A Secretaria de Estado de Fazenda do Rio de Janeiro publicou no Diário
Oficial desta terça-feira (28/01) a Resolução Sefaz 111/20, assinada pelo
titular da pasta, Luiz Claudio Rodrigues de Carvalho, regulamentando a adesão
de empresas aéreas interessadas em receber o benefício da redução da alíquota
do ICMS do querosene de aviação (QAV). De acordo com a normativa, caberá ao
subsecretário de Receita decidir se a empresa poderá ou não ser enquadrada no
regime tributário especial, após uma análise da documentação exigida.
A redução terá início no primeiro dia do mês seguinte ao da publicação
de portaria formalizando o termo de acordo entre a empresa e a Secretaria de
Fazenda. A resolução publicada nesta terça-feira traz três modelos de
formulário de adesão para as empresas, nas categorias transporte de
passageiros, táxi aéreo e transporte de cargas.
O benefício foi criado por meio do Decreto 46.827/19, assinado pelo
governador Wilson Witzel em novembro de 2019. A alíquota do ICMS, que hoje é de
13%, poderá chegar a até 7% de forma escalonada, a depender da expansão da
oferta prevista pelas companhias. Aprovada pelo Conselho Nacional de Política
Fazendária (Confaz), por meio da adesão do estado ao Convênio 188/2019, a
medida não fere as regras do Regime de Recuperação Fiscal (RRF).
A redução da tributação sobre o QAV valerá para os voos do Aeroporto
do Galeão e do interior do estado. Todos os aviões cargueiros e os que têm
capacidade para até 12 passageiros também vão pagar 7% de imposto.
No caso do Aeroporto do Galeão, serão quatro faixas de ICMS do QAV. As
empresas aéreas que oferecerem entre 12 mil e 40 mil assentos por semana
partindo do aeroporto terão tributação reduzida para 10%. Para as companhias
que ofertarem entre 40 mil e 60 mil assentos por semana, a alíquota será de 9%.

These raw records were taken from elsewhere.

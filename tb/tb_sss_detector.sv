// End-to-end testbench of sss_detector at its default (full) size: 336
// candidates x 62 subcarriers, 8-bit samples.
//
// Each test SSS symbol is built from a reference SSS for a chosen cell
// (N_ID_1, N_ID_2, subframe 0 or 5): R(k) = A * d(k) * (cos p + j sin p) plus
// uniform noise, clipped to 8 bits. After loading the 62 subcarriers the
// testbench waits for det_valid and compares
//  - with a bit-exact integer model of the detector's arithmetic
//    (correlation sums sliced by 64, coherent combining with the previous
//    SSS's opposite-subframe candidate, max + 3/8 min magnitude, first
//    maximum wins): N_ID_1, subframe, cell identity and peak value;
//  - with the transmitted cell, for the high-SNR symbols;
//  - the latency from the last loaded subcarrier to det_valid with the
//    20,832 clocks of the serial search plus pipeline, and with the
//    153,600-clock (5 ms at 30.72 MHz) budget between two SSS.
// It also counts how often each mechanism occurs: a result without a
// previous SSS, a coherently combined result, both buffer slot mappings,
// winners in subframe 0 and 5, a low-SNR symbol that only the combining
// recovers, a change of cell, and load requests ignored while searching.
module tb_sss_detector;
  import sss_ref_pkg::*;

  localparam int NSC = 62;
  localparam int SEARCH_CYCLES = 336 * NSC;
  localparam int LATENCY = SEARCH_CYCLES + 3;
  localparam int BUDGET = 153600;

  logic clk = 0, rst_n = 0;
  logic [1:0] n_id_2 = 0;
  logic r_valid = 0;
  logic signed [7:0] r_i = 0, r_q = 0;
  logic r_ready, det_valid, det_combined;
  logic [7:0] det_n_id_1;
  logic [2:0] det_subframe;
  logic [8:0] det_cell_id;
  logic [9:0] det_peak;

  sss_detector dut (.*);

  always #5 clk = ~clk;

  int checks = 0, failures = 0;
  int cnt_first = 0, cnt_combined = 0, cnt_swap0 = 0, cnt_swap1 = 0;
  int cnt_sf0 = 0, cnt_sf5 = 0, cnt_lowsnr = 0, cnt_cellchange = 0, cnt_ignored = 0;

  // Reference state: previous SSS's correlation outputs.
  int prev_i[2][168], prev_q[2][168];
  bit have_prev = 0;
  int swap_ref = 0;
  int last_n2 = -1;
  int held_n1, held_id, held_sf, held_peak;
  bit held_comb;

  int rx_i[NSC], rx_q[NSC];

  initial begin
    repeat (400000) @(posedge clk);
    failures++;
    $display("watchdog expired");
    $display("TB_RESULT checks=%0d failures=%0d", checks, failures);
    $finish;
  end

  function automatic int clip8(input int v);
    return v > 127 ? 127 : (v < -128 ? -128 : v);
  endfunction

  function automatic int iabs(input int v);
    return v < 0 ? -v : v;
  endfunction

  // Build one received SSS symbol. amp is the amplitude, noise the half
  // width of the uniform noise; the phase is one of 8 directions.
  task automatic make_symbol(input int n1, input int n2, input int sub5, input int amp, input int noise);
    int ph;
    int cs[8] = '{100, 71, 0, -71, -100, -71, 0, 71};
    ph = int'($urandom % 8);
    for (int kk = 0; kk < NSC; kk++) begin
      int d;
      d = chip(n1, n2, sub5, kk);
      rx_i[kk] = clip8(amp * d * cs[ph] / 100 + int'($urandom % (2 * noise + 1)) - noise);
      rx_q[kk] = clip8(amp * d * cs[(ph + 6) % 8] / 100 + int'($urandom % (2 * noise + 1)) - noise);
    end
  endtask

  // Run one SSS through the detector and check it.
  task automatic run_sss(input int n1, input int n2, input int sub5, input bit expect_cell,
                         input string tag);
    int cur_i[2][168], cur_q[2][168];
    int best_m, best_s, best_q, lat;
    int si, sq, ci, cq, ai, aq, mx, mn, m;
    bit alone_ok;

    // Reference detector.
    best_m = -1; best_s = 0; best_q = 0;
    for (int s = 0; s < 2; s++)
      for (int q = 0; q < 168; q++) begin
        si = 0; sq = 0;
        for (int kk = 0; kk < NSC; kk++) begin
          si += chip(q, n2, s, kk) * rx_i[kk];
          sq += chip(q, n2, s, kk) * rx_q[kk];
        end
        cur_i[s][q] = si >>> 6;
        cur_q[s][q] = sq >>> 6;
        ci = cur_i[s][q] + (have_prev ? prev_i[1-s][q] : 0);
        cq = cur_q[s][q] + (have_prev ? prev_q[1-s][q] : 0);
        ai = iabs(ci); aq = iabs(cq);
        mx = ai > aq ? ai : aq;
        mn = ai > aq ? aq : ai;
        m = mx + (3 * mn) / 8;
        if (m > best_m) begin best_m = m; best_s = s; best_q = q; end
      end

    // Would this SSS alone have given the right answer?
    begin
      int am, as, aq2, mm;
      am = -1; as = 0; aq2 = 0;
      for (int s = 0; s < 2; s++)
        for (int q = 0; q < 168; q++) begin
          ai = iabs(cur_i[s][q]); aq = iabs(cur_q[s][q]);
          mm = (ai > aq ? ai : aq) + (3 * (ai > aq ? aq : ai)) / 8;
          if (mm > am) begin am = mm; as = s; aq2 = q; end
        end
      alone_ok = (as == sub5 && aq2 == n1);
    end

    // Load the symbol.
    for (int kk = 0; kk < NSC; kk++) begin
      while (!r_ready) @(posedge clk);
      r_valid <= 1; r_i <= 8'(rx_i[kk]); r_q <= 8'(rx_q[kk]); n_id_2 <= 2'(n2);
      @(posedge clk);
    end
    // Keep requesting with garbage while the search runs: must be ignored.
    r_i <= 8'sd77; r_q <= -8'sd77; n_id_2 <= 2'(n2 + 1);
    lat = 0;
    do begin
      @(posedge clk);
      #1;
      lat++;
      if (r_valid && !r_ready && lat < 100) cnt_ignored++;
      if (lat == 200) r_valid <= 0;
      // The previous result must still be on the outputs during the search.
      if (lat == 1000 && have_prev) begin
        checks++;
        if (int'(det_n_id_1) != held_n1 || int'(det_cell_id) != held_id ||
            int'(det_subframe) != held_sf || int'(det_peak) != held_peak ||
            det_combined != held_comb) begin
          failures++;
          $display("FAIL %s: previous result not held during the search", tag);
        end
      end
    end while (!det_valid && lat < BUDGET + 10);
    r_valid <= 0;

    checks++;
    if (lat != LATENCY || lat > BUDGET) begin
      failures++;
      $display("FAIL %s: latency %0d clocks, expected %0d", tag, lat, LATENCY);
    end
    checks++;
    if (int'(det_n_id_1) != best_q || int'(det_subframe) != (best_s ? 5 : 0) ||
        int'(det_peak) != best_m || int'(det_cell_id) != 3 * best_q + n2 ||
        det_combined != have_prev) begin
      failures++;
      $display("FAIL %s: got N1=%0d sf=%0d peak=%0d id=%0d comb=%0b, model N1=%0d sf=%0d peak=%0d comb=%0b",
               tag, det_n_id_1, det_subframe, det_peak, det_cell_id, det_combined,
               best_q, best_s ? 5 : 0, best_m, have_prev);
    end
    if (expect_cell) begin
      checks++;
      if (int'(det_n_id_1) != n1 || int'(det_subframe) != (sub5 ? 5 : 0) ||
          int'(det_cell_id) != 3 * n1 + n2) begin
        failures++;
        $display("FAIL %s: detected N1=%0d sf=%0d, sent N1=%0d sf=%0d", tag,
                 det_n_id_1, det_subframe, n1, sub5 ? 5 : 0);
      end
    end
    $display("%s: N1=%0d sf=%0d cell=%0d peak=%0d combined=%0b latency=%0d",
             tag, det_n_id_1, det_subframe, det_cell_id, det_peak, det_combined, lat);

    if (have_prev) cnt_combined++; else cnt_first++;
    if (swap_ref == 0) cnt_swap0++; else cnt_swap1++;
    if (best_s == 0) cnt_sf0++; else cnt_sf5++;
    if (have_prev && !alone_ok && int'(det_n_id_1) == n1 && int'(det_subframe) == (sub5 ? 5 : 0))
      cnt_lowsnr++;
    if (last_n2 >= 0 && last_n2 != n2) cnt_cellchange++;
    last_n2 = n2;

    held_n1 = int'(det_n_id_1); held_id = int'(det_cell_id); held_sf = int'(det_subframe);
    held_peak = int'(det_peak); held_comb = det_combined;
    prev_i = cur_i;
    prev_q = cur_q;
    have_prev = 1;
    swap_ref ^= 1;
  endtask

  task automatic count_check(input string what, input int n);
    checks++;
    if (n == 0) begin
      failures++;
      $display("FAIL mechanism never exercised: %s", what);
    end else
      $display("mechanism %s: %0d", what, n);
  endtask

  initial begin
    int n1a, n2a, n1b, n2b, tries;
    repeat (3) @(posedge clk);
    rst_n <= 1;
    repeat (2) @(posedge clk);

    n1a = int'($urandom % 168); n2a = int'($urandom % 3);
    // Cell A, strong signal, alternating subframes 0, 5, 0, 5.
    make_symbol(n1a, n2a, 0, 50, 20); run_sss(n1a, n2a, 0, 1, "A sf0 first");
    make_symbol(n1a, n2a, 1, 50, 20); run_sss(n1a, n2a, 1, 1, "A sf5");
    make_symbol(n1a, n2a, 0, 50, 20); run_sss(n1a, n2a, 0, 1, "A sf0");
    make_symbol(n1a, n2a, 1, 50, 20); run_sss(n1a, n2a, 1, 1, "A sf5");

    // Cell change: the first SSS of cell B is paired with cell A's outputs,
    // so only the bit-exact model is checked there.
    n1b = (n1a + 1 + int'($urandom % 166)) % 168; n2b = (n2a + 1) % 3;
    make_symbol(n1b, n2b, 1, 50, 20); run_sss(n1b, n2b, 1, 0, "B sf5 (after change)");
    make_symbol(n1b, n2b, 0, 50, 20); run_sss(n1b, n2b, 0, 1, "B sf0");

    // Low SNR: weak symbols in heavy noise, where combining two SSS helps.
    tries = 0;
    while (cnt_lowsnr == 0 && tries < 6) begin
      make_symbol(n1b, n2b, 1, 4, 60); run_sss(n1b, n2b, 1, 0, "B sf5 low SNR");
      make_symbol(n1b, n2b, 0, 4, 60); run_sss(n1b, n2b, 0, 0, "B sf0 low SNR");
      tries++;
    end

    // The cell of the published waveform example: N_ID_2 = 2, N_ID_1 = 105,
    // found in subframe 0.
    make_symbol(105, 2, 1, 50, 20); run_sss(105, 2, 1, 0, "C sf5 (after change)");
    make_symbol(105, 2, 0, 50, 20); run_sss(105, 2, 0, 1, "C sf0 (N_ID_2=2, N_ID_1=105)");

    count_check("result without previous SSS", cnt_first);
    count_check("coherently combined result", cnt_combined);
    count_check("buffer slot mapping 0", cnt_swap0);
    count_check("buffer slot mapping 1", cnt_swap1);
    count_check("winner in subframe 0", cnt_sf0);
    count_check("winner in subframe 5", cnt_sf5);
    count_check("low-SNR symbol recovered only by combining", cnt_lowsnr);
    count_check("change of cell", cnt_cellchange);
    count_check("load requests ignored while searching", cnt_ignored);
    $display("TB_RESULT checks=%0d failures=%0d", checks, failures);
    $finish;
  end
endmodule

Empresas aéreas que oferecerem entre 60 mil e 90 mil assentos por semana serão
tributadas em 8%. A redução da alíquota do ICMS será de 7% para as companhias
que dispuserem de mais de 90 mil assentos semanais com saída do Galeão.
Mesmo as empresas aéreas já enquadradas nessas faixas de número de
assentos terão de aumentar a oferta de lugares em 15% para que possam ter
direito ao benefício tributário. A ampliação da oferta de assentos poderá
ocorrer em voos domésticos e internacionais. A ideia é movimentar a economia
fluminense, transformando o Rio em um hub para o setor aéreo e atraindo novas
companhias estrangeiras que façam do Rio sua porta de entrada para outros
estados.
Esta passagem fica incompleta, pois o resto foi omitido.